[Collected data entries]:

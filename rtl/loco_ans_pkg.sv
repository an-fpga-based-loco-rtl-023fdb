// loco_ans_pkg: constants and record types shared by the LOCO-ANS encoder.
//
// The codec configuration is the balanced "LOCO-ANS6" one: 6-bit tANS state,
// at most NI = 7 geometric-coder iterations per z symbol, blocks of 2048
// symbols, largest z-table symbol C = 8, 15 tables for theta and 32 for p.
// Pixels are 8-bit grey levels. The record layouts (field order and widths)
// are this design's own choice.
package loco_ans_pkg;

  localparam int PIXEL_BITS   = 8;
  localparam int Z_BITS       = PIXEL_BITS;      // |eps_q| <= 2^(PIXEL_BITS-1)
  localparam int ST_BITS      = 16;              // per-context sum of z
  localparam int T_BITS       = 7;               // per-context counter (RESET = 64)
  localparam int THETA_BITS   = 4;               // 15 theta tables -> ids 0..14
  localparam int P_BITS       = 5;               // 32 p tables
  localparam int STATE_BITS   = 6;               // tANS state bits
  localparam int NBITS_W      = 3;               // 0..STATE_BITS bits per tANS step
  localparam int ZSYM_BITS    = 4;               // z subsymbol 0..C, C <= 8
  localparam int LOG2C_BITS   = 2;               // C = 1,2,4,8
  localparam int CODE_BITS    = 8;               // widest code: bypass of z
  localparam int CODE_LEN_W   = 4;               // 0..8

  // Decorrelator output: one coded symbol plus its model statistics.
  typedef struct packed {
    logic                  last;   // last symbol of the image
    logic                  y;      // sign bit of eps_q (1 = negative)
    logic [Z_BITS-1:0]     z;      // |eps_q| - y
    logic [P_BITS-1:0]     p_q;    // quantized Bernoulli parameter
    logic [T_BITS-1:0]     t;      // context counter
    logic [ST_BITS-1:0]    st;     // context sum of z
  } dec_sym_t;

  // St-quantizer output, the symbol as the TSG coder sees it.
  typedef struct packed {
    logic                  last;   // last symbol of the image
    logic                  y;
    logic [Z_BITS-1:0]     z;
    logic [THETA_BITS-1:0] theta_q;
    logic [P_BITS-1:0]     p_q;
  } tsg_sym_t;

  // Input-buffer output: block-reversed symbol with block delimiters.
  typedef struct packed {
    logic                  blk_end;  // last symbol of the reversed block
    logic                  img_end;  // this block ends the image
    tsg_sym_t              sym;
  } blk_sym_t;

  typedef enum logic [1:0] {SS_Y = 2'd0, SS_Z = 2'd1, SS_BYPASS = 2'd2} ss_kind_e;

  // Subsymbol: what the ANS coder consumes, one per cycle.
  typedef struct packed {
    ss_kind_e              kind;
    logic [Z_BITS-1:0]     value;    // y, z subsymbol, or raw z for bypass
    logic [P_BITS-1:0]     tbl;      // theta_q or p_q
    logic                  blk_end;  // last subsymbol of the block
    logic                  img_end;
  } subsym_t;

  // Variable-length code, LSB-first, len bits of bits are valid.
  typedef struct packed {
    logic [CODE_BITS-1:0]  bits;
    logic [CODE_LEN_W-1:0] len;
    logic                  blk_end;  // last code of the block (final state)
    logic                  img_end;
  } code_t;

  // Packed byte with block delimiters.
  typedef struct packed {
    logic [7:0]            data;
    logic                  blk_end;
    logic                  img_end;
  } obyte_t;

  // tANS table entry: bits to emit and the next state (minus 2^STATE_BITS).
  typedef struct packed {
    logic [NBITS_W-1:0]    nbits;
    logic [STATE_BITS-1:0] next;
  } tans_entry_t;

endpackage
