// ans_coder: the tANS coder of one TSG-coder lane. It turns subsymbols into
// variable-length codes, one subsymbol per cycle.
//
// The coder state x in [L, 2L), L = 2^STATE_BITS, is held as x - L. For a y
// or z subsymbol the table entry for (table, symbol, state) is read from the
// shared tans_rom; one cycle later the coder emits the entry's nbits low bits
// of the state it addressed with and takes entry.next as its new state. To
// keep one subsymbol per cycle the next read is addressed straight from the
// table output (table data -> table address is the tightest loop, as in the
// document). A bypass subsymbol (raw z after an escape) is emitted as an
// 8-bit code and leaves the state alone. After the last subsymbol of a
// block the coder emits the final state as a STATE_BITS-bit code flagged
// blk_end and restarts the next block from x = L.
//
// Interface: valid/ready subsymbols in, valid/ready codes out, and a table
// read port (rom_*) whose data returns one cycle after rom_en, held while
// rom_en is low. Latency is one cycle; each block costs two idle input cycles
// for the final-state code. The initial state L and the final-state format
// are this design's choices. rom_is_y, rom_tbl and rom_sym are the incoming
// subsymbol's fields wired straight to the table address, so that the read
// starts in the cycle the subsymbol is accepted.
module ans_coder
  import loco_ans_pkg::*;
(
  input  logic                  clk,
  input  logic                  rst_n,
  input  subsym_t               in_data,
  input  logic                  in_valid,
  output logic                  in_ready,
  output code_t                 out_data,
  output logic                  out_valid,
  input  logic                  out_ready,
  // table read port
  output logic                  rom_en,
  output logic                  rom_is_y,
  output logic [P_BITS-1:0]     rom_tbl,
  output logic [ZSYM_BITS-1:0]  rom_sym,
  output logic [STATE_BITS-1:0] rom_state,
  input  tans_entry_t           rom_q
);

  logic                  en, s1_valid, s1_rom, flush;
  subsym_t               s1;
  logic [STATE_BITS-1:0] s1_state, state_reg, state_now;
  logic                  accept;
  code_t                 code;

  assign en        = !out_valid || out_ready;
  assign s1_rom    = s1_valid && (s1.kind != SS_BYPASS);
  assign state_now = s1_rom ? rom_q.next : state_reg;
  assign in_ready  = en && !flush && !(s1_valid && s1.blk_end);
  assign accept    = in_valid && in_ready;

  assign rom_en    = accept && (in_data.kind != SS_BYPASS);
  assign rom_is_y  = (in_data.kind == SS_Y);
  assign rom_tbl   = in_data.tbl;
  assign rom_sym   = ZSYM_BITS'(in_data.value);
  assign rom_state = state_now;

  always_comb begin
    code         = '0;
    code.img_end = s1.img_end;
    if (flush) begin
      code.bits    = CODE_BITS'(state_reg);
      code.len     = CODE_LEN_W'(STATE_BITS);
      code.blk_end = 1'b1;
    end else if (s1.kind == SS_BYPASS) begin
      code.bits = CODE_BITS'(s1.value);
      code.len  = CODE_LEN_W'(Z_BITS);
    end else begin
      code.bits = CODE_BITS'({2'b00, s1_state} & ((CODE_BITS'(1) << rom_q.nbits) - 1'b1));
      code.len  = CODE_LEN_W'(rom_q.nbits);
    end
  end

  always_ff @(posedge clk or negedge rst_n) begin
    if (!rst_n) begin
      s1_valid  <= 1'b0;
      s1        <= '0;
      s1_state  <= '0;
      state_reg <= '0;
      flush     <= 1'b0;
      out_valid <= 1'b0;
      out_data  <= '0;
    end else if (en) begin
      out_valid <= s1_valid || flush;
      out_data  <= code;
      if (flush) begin
        flush     <= 1'b0;
        state_reg <= '0;
      end else begin
        state_reg <= state_now;
        flush     <= s1_valid && s1.blk_end;
      end
      s1_valid <= accept;
      if (accept) begin
        s1       <= in_data;
        s1_state <= state_now;
      end
    end
  end

endmodule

[What is needed]: Restate the records above verbatim up to and including the line containing "blocks of 2048".

[Answer box]:
filename rtl/loco_ans_pkg.sv
repository an-fpga-based-loco-rtl-023fdb
// loco_ans_pkg: constants and record types shared by the LOCO-ANS encoder.
//
// The codec configuration is the balanced "LOCO-ANS6" one: 6-bit tANS state,
// at most NI = 7 geometric-coder iterations per z symbol, blocks of 2048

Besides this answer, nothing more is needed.